Social Media

Auschwitz-Komitee zieht sich von Plattform X zurück

Christoph Heubner, Exekutiv-Vizepräsident des Internationalen Auschwitz Komitees Foto: picture alliance/dpa

Das Internationale Auschwitz Komitee zieht sich mit sofortiger Wirkung von der Social-Media-Plattform X zurück. Künftig werde das Komitee über den Anbieter Bluesky kommunizieren, teilte Exekutiv-Vizepräsident Christoph Heubner am Donnerstag in Berlin mit.

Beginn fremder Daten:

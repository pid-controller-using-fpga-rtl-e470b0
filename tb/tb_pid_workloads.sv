// tb_pid_workloads: the closed-loop experiments on the second-order plant.
//
// Seven loops run side by side, each a controller with its own tuning on
// its own plant model, all given a 2 V set point step (code 102) after
// reset: P and PI on the overdamped plant (M = 1.80); P, PD, PI and PID on
// the underdamped plant (M = 0.56); and PI with the integral gain read as
// KI = Kp*T/Ti = 0.5 per sample. Tuning: Kp = 2; Ti = 4 ms; Td = T/2 (the
// defaults). After 40 ms it checks
//   - P and PD: a static error of 1/(1 + Kp*Ks) = 43 % (reading 58 +- 2);
//   - PI and PID: no static error (reading 102 +- 2);
//   - on the underdamped plant, P overshoots its final value and PD
//     overshoots no more than P; PID overshoots no more than PI;
//   - the per-sample reading of KI = 0.5 does not settle (the loop is
//     unstable at this sampling period), which is why it is not the default;
//   - no converter protocol errors.
`timescale 1ns / 1ps
module tb_pid_workloads;
  import pid_pkg::*;

  localparam int N = 7;
  localparam string NAME [N] = '{"P m=1.80", "PI m=1.80", "P m=0.56", "PD m=0.56",
                                 "PI m=0.56", "PID m=0.56", "PI KI=0.5/sample m=0.56"};

  logic       clk = 1'b0;
  logic       rst;
  logic [7:0] ref_in;
  logic [7:0] reading [N];
  logic [7:0] peak    [N];
  int         errors  [N];
  logic [7:0] lo [N], hi [N];

  int checks = 0, failures = 0;

  pid_loop_bench #(.KP(2.0), .TI(0.0),    .TD(0.0),      .M(1.80)) l0 (clk, rst, ref_in, reading[0], peak[0], errors[0]);
  pid_loop_bench #(.KP(2.0), .TI(4.0e-3), .TD(0.0),      .M(1.80)) l1 (clk, rst, ref_in, reading[1], peak[1], errors[1]);
  pid_loop_bench #(.KP(2.0), .TI(0.0),    .TD(0.0),      .M(0.56)) l2 (clk, rst, ref_in, reading[2], peak[2], errors[2]);
  pid_loop_bench #(.KP(2.0), .TI(0.0),    .TD(2.7e-6),   .M(0.56)) l3 (clk, rst, ref_in, reading[3], peak[3], errors[3]);
  pid_loop_bench #(.KP(2.0), .TI(4.0e-3), .TD(0.0),      .M(0.56)) l4 (clk, rst, ref_in, reading[4], peak[4], errors[4]);
  pid_loop_bench #(.KP(2.0), .TI(4.0e-3), .TD(2.7e-6),   .M(0.56)) l5 (clk, rst, ref_in, reading[5], peak[5], errors[5]);
  pid_loop_bench #(.KP(2.0), .TI(2.16e-5),.TD(0.0),      .M(0.56)) l6 (clk, rst, ref_in, reading[6], peak[6], errors[6]);

  always #10 clk = ~clk;

  localparam int RUN_CYC = 2000000;   // 40 ms

  initial begin : watchdog
    repeat (RUN_CYC + 50000) @(posedge clk);
    failures++;
    $display("watchdog expired");
    $display("TB_RESULT checks=%0d failures=%0d", checks, failures);
    $finish;
  end

  task automatic check(input bit ok, input string what);
    checks++;
    if (!ok) begin
      failures++;
      $display("FAIL %s", what);
    end
  endtask

  initial begin
    rst = 1'b1; ref_in = 8'd0;
    repeat (5) @(posedge clk);
    #1 rst = 1'b0; ref_in = 8'd102;
    repeat (RUN_CYC - 20 * ADC_PERIOD_CYC) @(posedge clk);
    for (int i = 0; i < N; i++) begin lo[i] = 8'd255; hi[i] = 8'd0; end
    repeat (20) begin
      repeat (ADC_PERIOD_CYC) @(posedge clk);
      for (int i = 0; i < N; i++) begin
        if (reading[i] < lo[i]) lo[i] = reading[i];
        if (reading[i] > hi[i]) hi[i] = reading[i];
      end
    end
    for (int i = 0; i < N; i++)
      $display("%-24s final %0d..%0d  peak %0d  static error %0d %%", NAME[i], lo[i], hi[i],
               peak[i], (102 - int'(lo[i])) * 100 / 102);
    check(lo[0] >= 56 && hi[0] <= 60, "P m=1.80: 43 % static error");
    check(lo[1] >= 100 && hi[1] <= 104, "PI m=1.80: no static error");
    check(lo[2] >= 56 && hi[2] <= 60, "P m=0.56: 43 % static error");
    check(lo[3] >= 56 && hi[3] <= 60, "PD m=0.56: 43 % static error");
    check(lo[4] >= 100 && hi[4] <= 104, "PI m=0.56: no static error");
    check(lo[5] >= 100 && hi[5] <= 104, "PID m=0.56: no static error");
    check(peak[2] > hi[2] + 5, "P m=0.56 overshoots");
    check(peak[3] <= peak[2], "PD overshoots no more than P");
    check(peak[5] <= peak[4], "PID overshoots no more than PI");
    check(peak[0] <= hi[0] + 1, "P m=1.80 does not overshoot");
    check(hi[6] - lo[6] > 20, "KI = 0.5 per sample does not settle");
    for (int i = 0; i < N; i++) check(errors[i] == 0, $sformatf("%s: converter protocol", NAME[i]));
    $display("TB_RESULT checks=%0d failures=%0d", checks, failures);
    $finish;
  end
endmodule
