// tb_voltage_sweep - the supply-sweep demonstration: one core, six voltages.
//
// The single-unit user logic stays loaded while the supply is moved through
// 0.75, 0.80, 0.85, 1.00, 0.95 and 0.90 V, one request per voltage and no
// reconfiguration. At each voltage the controller must find the working
// frequency on its own: the frequency has to rise over the first four steps
// and fall over the last two, each point must lie at most 12 MHz (the largest
// gap in the frequency table) below the silicon model's limit and never above
// it, the detectors must have fired while the point was located, and the user
// logic must never capture a wrong value.
//
// The models are the ones of the end-to-end bench (dcm_model, vpcb_model,
// silicon_model). SRAM and ICAP are idle and the system monitor answers with
// zeros. To keep the run short the observation window, DCM lock time, settle
// time and monitor period are shortened; the search rule is unchanged.
module tb_voltage_sweep;
  import avls_pkg::*;
  localparam int N_DET = 100;
  localparam int NV    = 6;
  localparam int MV [NV] = '{750, 800, 850, 1000, 950, 900};

  logic clk = 1'b0, rst_n = 1'b1;
  initial #0.5 rst_n = 1'b0;      // a real falling edge: resets even a stopped clock domain
  logic req_valid, req_ready, req_done, req_fail;
  avls_req_t req;
  mgmt_state_e mgmt_state;
  logic [SRAM_AW-1:0] sram_addr;
  logic sram_re;
  logic [31:0] icap_i;
  logic icap_ce_n, icap_write_n;
  logic spi_cs_n, spi_sclk, spi_mosi;
  logic dcm_rst, dcm_den, dcm_dwe, dcm_drdy, dcm_locked, user_clk_en, user_clk;
  logic [6:0] dcm_daddr, sm_daddr;
  logic [15:0] dcm_di, sm_di;
  logic [N_DET-1:0] cp_d, cp_d_late, cp_q;
  logic sm_den, sm_dwe, uart_txd, fire, frame_sent;
  logic sm_drdy = 1'b0;
  logic [6:0] freq_idx;
  logic [FKHZ_W-1:0] freq_khz;
  logic [7:0] vcode;
  logic [15:0] fire_count;
  int checks = 0, failures = 0;

  avls_top #(.WINDOW_CYCLES(256), .LOCK_TIMEOUT(5000), .SETTLE_CYCLES(500),
             .SAMPLE_CYCLES(100_000)) dut (
    .clk, .rst_n, .req_valid, .req_ready, .req, .req_done, .req_fail, .mgmt_state,
    .sram_addr, .sram_re, .sram_rdata (32'h0), .sram_rvalid (1'b0),
    .icap_ce_n, .icap_write_n, .icap_i, .icap_busy (1'b0),
    .spi_cs_n, .spi_sclk, .spi_mosi,
    .dcm_rst, .dcm_den, .dcm_dwe, .dcm_daddr, .dcm_di, .dcm_drdy, .dcm_locked,
    .user_clk_en, .user_clk,
    .cp_d, .cp_d_late, .cp_q,
    .sm_den, .sm_dwe, .sm_daddr, .sm_di, .sm_do (16'h0), .sm_drdy,
    .uart_txd, .freq_idx, .freq_khz, .vcode, .fire, .fire_count, .frame_sent);

  always #5 clk = ~clk;                        // 100 MHz management clock
  always @(posedge clk) sm_drdy <= sm_den;

  int vccint_mv, spi_frames, f_out, si_errors, late_cycles;

  vpcb_model #(.INIT_CODE(250)) u_pcb (.spi_cs_n, .spi_sclk, .spi_mosi,
    .vccint_mv, .frames (spi_frames));

  dcm_model #(.LOCK_CYCLES(200)) u_dcm (
    .dclk (clk), .rst (dcm_rst), .den (dcm_den), .dwe (dcm_dwe), .daddr (dcm_daddr),
    .di (dcm_di), .drdy (dcm_drdy), .locked (dcm_locked),
    .lock_ok (vccint_mv >= 620), .clk_en (user_clk_en), .user_clk, .f_khz (f_out));

  silicon_model #(.N(N_DET)) u_si (.user_clk, .clk_en (user_clk_en), .f_khz (f_out), .vccint_mv,
    .cfg (1), .derate_khz (0), .cp_d, .cp_d_late, .cp_q, .errors (si_errors), .late_cycles);

  task automatic check(input bit cond, input string msg);
    checks++;
    if (!cond) begin failures++; $display("FAIL: %s", msg); end
  endtask

  initial begin
    int f [NV];
    int lim;
    logic [15:0] fc_before;
    req_valid = 1'b0; req = '0;
    repeat (5) @(posedge clk);
    rst_n = 1'b1;

    for (int v = 0; v < NV; v++) begin
      fc_before = fire_count;
      @(negedge clk);
      while (!req_ready) @(negedge clk);
      req = '0;
      req.vcode = 8'((MV[v] - 500) / 2);       // board: 500 mV + 2 mV per code
      req_valid = 1'b1;
      @(negedge clk);
      req_valid = 1'b0;
      @(posedge req_done);
      repeat (2) @(negedge clk);
      f[v] = int'(freq_khz);
      lim = u_si.limit_khz(1, vccint_mv);
      $display("%0d mV: %0d kHz (limit %0d), fired windows %0d", vccint_mv, f[v], lim,
               fire_count - fc_before);
      check(vccint_mv == MV[v], $sformatf("supply at %0d mV", MV[v]));
      check(!req_fail, $sformatf("%0d mV: a frequency was found", MV[v]));
      check(f[v] <= lim, $sformatf("%0d mV: %0d kHz above the limit", MV[v], f[v]));
      check(lim - f[v] < 12_000, $sformatf("%0d mV: %0d kHz far below %0d", MV[v], f[v], lim));
      check(fire_count != fc_before, $sformatf("%0d mV: detectors fired at the limit", MV[v]));
      check(f_out == f[v] && user_clk_en, $sformatf("%0d mV: DCM runs at the reported clock", MV[v]));
      if (v > 0 && v < 4) check(f[v] > f[v-1], $sformatf("%0d mV: frequency rose", MV[v]));
      if (v >= 4)         check(f[v] < f[v-1], $sformatf("%0d mV: frequency fell", MV[v]));
    end
    check(si_errors == 0, $sformatf("user logic captured %0d wrong values", si_errors));
    $display("TB_RESULT checks=%0d failures=%0d", checks, failures);
    $finish;
  end

  initial begin
    repeat (3_000_000) @(posedge clk);
    failures++;
    $display("watchdog expired");
    $display("TB_RESULT checks=%0d failures=%0d", checks, failures);
    $finish;
  end
endmodule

Heubner betonte, Überlebende des Holocaust empfänden die toxische Weltinterpretation von Elon Musk und seine Demokratieverachtung sowie den nicht nur antisemitischen Hass, der sich auf X immer mehr ausbreite, als zunehmend bedrohlich. »Sie möchten nicht länger Teil einer Kommunikationsmaschinerie sein, in der verbale Gewalt, Zynismus und Lüge immer dreister und alltäglicher werden«, so der Komitee-Vize.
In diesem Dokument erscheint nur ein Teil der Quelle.